The athletic, chic Lagarde is Europe’s favorite to replace former IMF managing director Dominique Strauss-Kahn, now under house arrest in New York City facing charges of sexual assault against a hotel maid. And so far, only Uruguay has announced support for the Mexican banker, famous here for his impressive girth and his obsessive quest to keep inflation at bay.
But there is still a sense that Carstens’s candidacy is changing the game when it comes to appointing the head of the IMF — and, by extension, also changing U.S. dominance over the post of World Bank president, the Japanese sinecure atop the Asian Development Bank, and other jobs that have been part of a polite, international spoils system.
At least, this time, there’s a choice — not a European dictat.
“The fund has been in existence for 65 years, and for 65 years it has always been under the management of the Europeans. For the last 33 years, 26 years had been under the management of the French,” Carstens, 52, said in an interview. “I wouldn’t be campaigning if I didn’t believe my candidacy was viable.”
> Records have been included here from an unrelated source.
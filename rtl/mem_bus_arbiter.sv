// mem_bus_arbiter: shares the one main-memory port among several masters
// (the two cores and the system manager).
//
// The cores of the dual-core system sit on one bus to the memory controller,
// so when both need off-chip bandwidth one of them waits; that contention is
// what limits multi-programming mode on memory-bound models. The document
// gives the shared bus but not its arbitration, so this block is this
// design's own: round-robin among requesting masters, one request forwarded
// per cycle, and at most one read outstanding in the whole system, so a
// read's data always belongs to the master that issued it. Writes need no
// answer and do not block.
//
// Timing: a request that wins arbitration is forwarded combinationally in the
// same cycle and its gnt is the memory's gnt of that cycle. The memory's
// rdata is wired to every master unchanged (so these output bits come
// straight from an input); only the owner of the outstanding read sees
// rvalid.
module mem_bus_arbiter
  import lstm_pkg::*;
#(
  parameter int unsigned NM = 3
) (
  input  logic     clk,
  input  logic     rst_n,
  input  mem_req_t m_req [NM],
  output mem_rsp_t m_rsp [NM],
  output mem_req_t s_req,
  input  mem_rsp_t s_rsp,
  output logic [NM-1:0] wait_cycle  // master i requests but is not granted
);
  localparam int unsigned IW = (NM > 1) ? $clog2(NM) : 1;

  logic [IW-1:0] last;      // last master granted
  logic [IW-1:0] sel;       // master chosen this cycle
  logic          sel_vld;
  logic          rd_busy;   // a read is outstanding
  logic [IW-1:0] rd_owner;

  always_comb begin
    sel     = '0;
    sel_vld = 1'b0;
    for (int unsigned k = 1; k <= NM; k++) begin
      int unsigned idx;
      idx = (int'(last) + k) % NM;
      if (!sel_vld && m_req[idx].req && !(rd_busy && !m_req[idx].we)) begin
        sel     = IW'(idx);
        sel_vld = 1'b1;
      end
    end
  end

  always_comb begin
    s_req = '0;
    if (sel_vld) s_req = m_req[sel];
    for (int unsigned i = 0; i < NM; i++) begin
      m_rsp[i].gnt    = sel_vld && (sel == IW'(i)) && s_rsp.gnt;
      m_rsp[i].rvalid = rd_busy && (rd_owner == IW'(i)) && s_rsp.rvalid;
      m_rsp[i].rdata  = s_rsp.rdata;
      wait_cycle[i]   = m_req[i].req && !m_rsp[i].gnt;
    end
  end

  always_ff @(posedge clk or negedge rst_n) begin
    if (!rst_n) begin
      last     <= IW'(NM - 1);
      rd_busy  <= 1'b0;
      rd_owner <= '0;
    end else begin
      if (sel_vld && s_rsp.gnt) begin
        last <= sel;
        if (!s_req.we) begin
          rd_busy  <= 1'b1;
          rd_owner <= sel;
        end
      end
      if (rd_busy && s_rsp.rvalid) rd_busy <= 1'b0;
    end
  end

  // A read answer only arrives for a read that was granted.
  assert property (@(posedge clk) disable iff (!rst_n) s_rsp.rvalid |-> rd_busy);
  // The arbiter never forwards a read while another is outstanding.
  assert property (@(posedge clk) disable iff (!rst_n)
                   (s_req.req && !s_req.we) |-> !rd_busy);
endmodule
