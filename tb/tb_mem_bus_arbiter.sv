// tb_mem_bus_arbiter: three masters issue random reads and writes, each to
// its own address region, through the arbiter to a memory model that stalls
// now and then. Each master holds its request until granted and waits for
// its read data. Checked: every read returns the data the master last
// wrote there (so answers reach the right master), a master never gets a
// rvalid it did not ask for, and round-robin keeps any master from waiting
// longer than a bound while the others are served.
module tb_mem_bus_arbiter;
  import lstm_pkg::*;
  logic clk = 0, rst_n = 0;
  always #5 clk = ~clk;

  localparam int NM = 3;
  mem_req_t m_req [NM];
  mem_rsp_t m_rsp [NM];
  mem_req_t s_req;
  mem_rsp_t s_rsp;
  logic [NM-1:0] wait_cycle;

  mem_bus_arbiter #(.NM(NM)) dut (.*);
  mem_model #(.DEPTH(4096), .LAT(3), .STALL_EVERY(4)) mem (.clk, .rst_n, .req(s_req), .rsp(s_rsp));

  int checks = 0, failures = 0;
  int contention = 0;
  int ops_done [NM];

  task automatic fail(string s);
    failures++;
    if (failures < 10) $display("FAIL %s", s);
  endtask

  initial begin
    repeat (200000) @(posedge clk);
    failures++;
    $display("FAIL watchdog");
    $display("TB_RESULT checks=%0d failures=%0d", checks, failures);
    $finish;
  end

  always @(posedge clk) if ($countones(wait_cycle) > 0 && s_req.req) contention++;

  for (genvar mi = 0; mi < NM; mi++) begin : g_m
    initial begin
      word_t shadow [64];
      int waited;
      m_req[mi] = '0;
      ops_done[mi] = 0;
      foreach (shadow[i]) shadow[i] = '0;
      wait (rst_n);
      for (int op = 0; op < 300; op++) begin
        logic [5:0] a;
        @(negedge clk);
        a = 6'($urandom);
        m_req[mi].req = 1;
        m_req[mi].we = 1'($urandom);
        m_req[mi].addr = addr_t'(mi * 1024 + int'(a));
        m_req[mi].wdata = {$urandom, $urandom};
        waited = 0;
        @(posedge clk);
        while (!m_rsp[mi].gnt) begin waited++; @(posedge clk); end
        checks++;
        if (waited > 40) fail($sformatf("master %0d waited %0d cycles", mi, waited));
        if (m_req[mi].we) begin
          shadow[a] = m_req[mi].wdata;
          @(negedge clk); m_req[mi].req = 0;
        end else begin
          @(negedge clk); m_req[mi].req = 0;
          while (!m_rsp[mi].rvalid) @(negedge clk);
          checks++;
          if (m_rsp[mi].rdata !== shadow[a])
            fail($sformatf("master %0d read %0d: got %h expected %h", mi, a, m_rsp[mi].rdata, shadow[a]));
        end
        ops_done[mi]++;
        if ($urandom % 3 == 0) repeat ($urandom % 4) @(negedge clk);
      end
    end
  end

  // no unsolicited read data
  logic [NM-1:0] pend;
  always @(posedge clk) begin
    if (!rst_n) pend <= '0;
    else for (int i = 0; i < NM; i++) begin
      if (m_rsp[i].rvalid && !(pend[i])) fail($sformatf("master %0d got unrequested data", i));
      if (m_req[i].req && !m_req[i].we && m_rsp[i].gnt) pend[i] <= 1'b1;
      else if (m_rsp[i].rvalid) pend[i] <= 1'b0;
    end
  end

  initial begin
    repeat (3) @(negedge clk);
    rst_n = 1;
    wait (ops_done[0] == 300 && ops_done[1] == 300 && ops_done[2] == 300);
    checks++;
    if (contention == 0) fail("no contention happened");
    $display("contention cycles %0d", contention);
    $display("TB_RESULT checks=%0d failures=%0d", checks, failures);
    $finish;
  end
endmodule
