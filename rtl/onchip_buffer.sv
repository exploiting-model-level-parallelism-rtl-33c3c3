// onchip_buffer: simple dual-port on-chip buffer (one write port, one read
// port, both synchronous), the kind of block RAM the cores keep their input
// vectors and states in.
//
// Interface: write when we is high at a rising clock edge; rdata shows the
// word at raddr one cycle after raddr is presented. A read and a write to the
// same address in the same cycle return the old word (read-first).
// Depth and width are parameters; the contents are not reset.
module onchip_buffer #(
  parameter int unsigned WIDTH = 16,
  parameter int unsigned DEPTH = 1024
) (
  input  logic                     clk,
  input  logic                     we,
  input  logic [$clog2(DEPTH)-1:0] waddr,
  input  logic [WIDTH-1:0]         wdata,
  input  logic [$clog2(DEPTH)-1:0] raddr,
  output logic [WIDTH-1:0]         rdata
);
  logic [WIDTH-1:0] mem [DEPTH];

  always_ff @(posedge clk) begin
    if (we) mem[waddr] <= wdata;
    rdata <= mem[raddr];
  end
endmodule
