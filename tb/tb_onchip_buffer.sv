// tb_onchip_buffer: writes random words to random addresses of the buffer
// while reading others, and compares every read (one cycle after its
// address) with a shadow copy, including read-first behaviour when the
// same address is read and written in one cycle.
module tb_onchip_buffer;
  logic clk = 0;
  always #5 clk = ~clk;

  localparam int D = 64;
  logic we;
  logic [5:0] waddr, raddr;
  logic [15:0] wdata, rdata;
  onchip_buffer #(.WIDTH(16), .DEPTH(D)) dut (.*);

  int checks = 0, failures = 0;
  logic [15:0] shadow [D];

  initial begin
    repeat (100000) @(posedge clk);
    failures++;
    $display("FAIL watchdog");
    $display("TB_RESULT checks=%0d failures=%0d", checks, failures);
    $finish;
  end

  initial begin
    logic [15:0] exp;
    we = 0; waddr = 0; raddr = 0; wdata = 0;
    // fill
    for (int i = 0; i < D; i++) begin
      @(negedge clk); we = 1; waddr = 6'(i); wdata = 16'($urandom); shadow[i] = wdata;
    end
    for (int i = 0; i < 3000; i++) begin
      @(negedge clk);
      we = 1'($urandom); waddr = 6'($urandom); wdata = 16'($urandom);
      raddr = (i % 5 == 0) ? waddr : 6'($urandom);
      exp = shadow[raddr];
      @(posedge clk); #1;
      if (we) shadow[waddr] = wdata;
      checks++;
      if (rdata !== exp) begin
        failures++;
        if (failures < 10) $display("FAIL read %0d: got %h expected %h", raddr, rdata, exp);
      end
    end
    $display("TB_RESULT checks=%0d failures=%0d", checks, failures);
    $finish;
  end
endmodule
As an expert in international finance and former ranking fund employee, central banker Carstens may arguably have the stronger technical resume, some Washington-based analysts say. Carstens dates his credentials to his teenage years, when Mexico’s 25 percent inflation rate led to animated family conversations about economics.
“You know, I never had much money as a kid, but I remember we had a lot of discussions at home about inflation, exchange rates and devaluation, though at that stage I didn’t know they were called ‘macroeconomic problems,’ ” said Carstens, who holds a doctorate from the University of Chicago.
The IMF board hopes to make a decision this month, and Carstens said he plans to visit Argentina, Canada, Portugal, India, China, Japan and Washington to ask for support. He followed Lagarde to Brazil on Wednesday, where his influential neighbors have been coy about their intentions. He is considered a staunch conservative and his focus on inflation might comfort like-minded Europeans in countries like Germany, but could unnerve a nation like Brazil, struggling to accommodate a rush of incoming international capital that is both fueling growth and pushing up prices.
Even analysts sympathetic with Carstens’s campaign regard him as a long shot: because the Europeans organized quickly around Lagarde and want to keep the post; because the emerging markets won’t likely find a common candidate; because the United States will try to stay neutral for fear of offending either side or losing its prerogatives at the fund or the World Bank.